With some difficulty, she slid the harness over the mare's head and, after a few problems with the ears, got it correctly settled and buckled. She had grown up in a village, and while her own family

hadn't been wealthy enough to own horses or even a donkey or mule, as a girl she had been hired out on occasion to the stable master at the local inn and learned the rudiments of harness care and use. Those skills had aided her when she had first come to the reeve hall, after Flirt had chosen her.

Flirt was dead.

The wind stung her eyes. A weight crushed her chest, a haze of grief rising to fill her vision and weaken her body. But she could not succumb now. She could let Flirt's death overwhelm her, or she could use it to make her strong enough to do what must be done. First, evade Lord Radas. Second, observe, and decide what to do next. This simple plan must sustain her as she walked into an unknown landscape: her life after the death of her eagle, or her death after her own death.
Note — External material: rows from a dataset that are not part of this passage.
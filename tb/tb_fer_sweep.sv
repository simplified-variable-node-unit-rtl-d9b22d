// tb_fer_sweep: frame-error-rate sweep of the decoder at 15 iterations over
// a BPSK/AWGN channel at Eb/N0 = 3.8, 4.2 and 4.6 dB (the range and
// iteration count of the published FER curve), with the all-zero codeword
// and NF frames per point. Checks that every frame takes 15*124 decoding
// cycles, that the frame error count does not rise with Eb/N0, and that at
// 4.6 dB at most a quarter of the frames fail.
// Prints the frame error rate per point; with few frames these are rough
// estimates only.
module tb_fer_sweep;
  localparam int P = 5, W = 5, DC = 27, Q = 1 << P, Z = Q - 1, AW = $clog2(Z);
  localparam int IMAX = 15, M = 4 * Z, NF = 20;
  localparam real RATE = 726.0 / 837.0;
  localparam real SCALE = 0.55;

  int checks = 0, failures = 0;
  logic clk = 0, rst_n, start, in_valid, in_ready, busy, done;
  logic [DC-1:0][Q-1:0][W-1:0] in_llr;
  logic [AW-1:0]               out_addr;
  logic [DC-1:0][P-1:0]        out_sym;
  int llr [DC*Z][Q];
  real ebn0 [3] = '{3.8, 4.2, 4.6};
  int fe [3];

  nbldpc_decoder #(.IMAX(IMAX)) dut (
    .clk(clk), .rst_n(rst_n), .start(start), .in_valid(in_valid), .in_ready(in_ready),
    .in_llr(in_llr), .busy(busy), .done(done), .out_addr(out_addr), .out_sym(out_sym));
  always #5 clk = ~clk;

  function automatic real gauss();
    real s = 0.0;
    for (int i = 0; i < 12; i++) s += real'($urandom_range(1000000)) / 1000000.0;
    return s - 6.0;
  endfunction

  task automatic make_frame(real sigma, output int chan_err);
    chan_err = 0;
    for (int n = 0; n < DC * Z; n++) begin
      int mag[8], hd = 0;
      for (int b = 0; b < P; b++) begin
        real y = 1.0 + sigma * gauss();
        real lam = 2.0 * y / (sigma * sigma) * SCALE;
        if (lam < 0.0) begin hd |= 1 << b; lam = -lam; end
        mag[b] = int'(lam);
      end
      if (hd != 0) chan_err++;
      for (int a = 0; a < Q; a++) begin
        int s = 0;
        for (int b = 0; b < P; b++) if (((a ^ hd) >> b) & 1) s += mag[b];
        llr[n][a] = (s > 31) ? 31 : s;
      end
    end
  endtask

  task automatic run_frame(output int cyc, output int errs);
    int beats = 0;
    @(negedge clk);
    start = 1;
    @(negedge clk);
    start = 0;
    while (beats < Z) begin
      in_valid = 1;
      for (int j = 0; j < DC; j++)
        for (int a = 0; a < Q; a++) in_llr[j][a] = W'(llr[j * Z + beats][a]);
      beats++;
      @(negedge clk);
    end
    in_valid = 0;
    cyc = 0;
    while (!done) begin
      cyc++;
      @(negedge clk);
    end
    errs = 0;
    for (int t = 0; t < Z; t++) begin
      out_addr = AW'(t);
      #1;
      for (int j = 0; j < DC; j++) if (out_sym[j] != '0) errs++;
    end
  endtask

  initial begin
    repeat (3 * NF * (IMAX * M + 40) + 100) @(posedge clk);
    failures++;
    $display("TB_RESULT checks=%0d failures=%0d", checks, failures);
    $finish;
  end

  initial begin
    rst_n = 0; start = 0; in_valid = 0; out_addr = '0; in_llr = '0;
    repeat (3) @(negedge clk);
    rst_n = 1;
    for (int s = 0; s < 3; s++) begin
      automatic real sigma = $sqrt(1.0 / (2.0 * RATE * (10.0 ** (ebn0[s] / 10.0))));
      automatic int ch_tot = 0, res_tot = 0;
      fe[s] = 0;
      for (int f = 0; f < NF; f++) begin
        int ce, cyc, errs;
        make_frame(sigma, ce);
        run_frame(cyc, errs);
        checks++;
        if (cyc != IMAX * M) failures++;
        if (errs != 0) fe[s]++;
        ch_tot += ce;
        res_tot += errs;
      end
      $display("Eb/N0 %.1f dB: %0d/%0d frames in error (FER %.3f), channel symbol errors %0d, residual %0d",
               ebn0[s], fe[s], NF, real'(fe[s]) / NF, ch_tot, res_tot);
    end
    checks += 3;
    if (fe[1] > fe[0]) failures++;
    if (fe[2] > fe[1]) failures++;
    if (fe[2] * 4 > NF) failures++;
    $display("TB_RESULT checks=%0d failures=%0d", checks, failures);
    $finish;
  end
endmodule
She led the mare to the edge of the cliff. The sheer drop did not dizzy her. Reeves learned quickly not to fear heights. Or maybe the great eagles never chose as reeves any person likely to fall prey to that particular fear.

The mare balked, wanting to stay.

'We're getting as far from here as possible, do you understand me? That man killed me, or tried to kill me, even if he wasn't the one who wielded the knife. I'll never trust him, and neither should you.'

After a pause, as if considering her words or deciding whether it was worth a confrontation, the mare opened her wings. Marit mounted. They flew.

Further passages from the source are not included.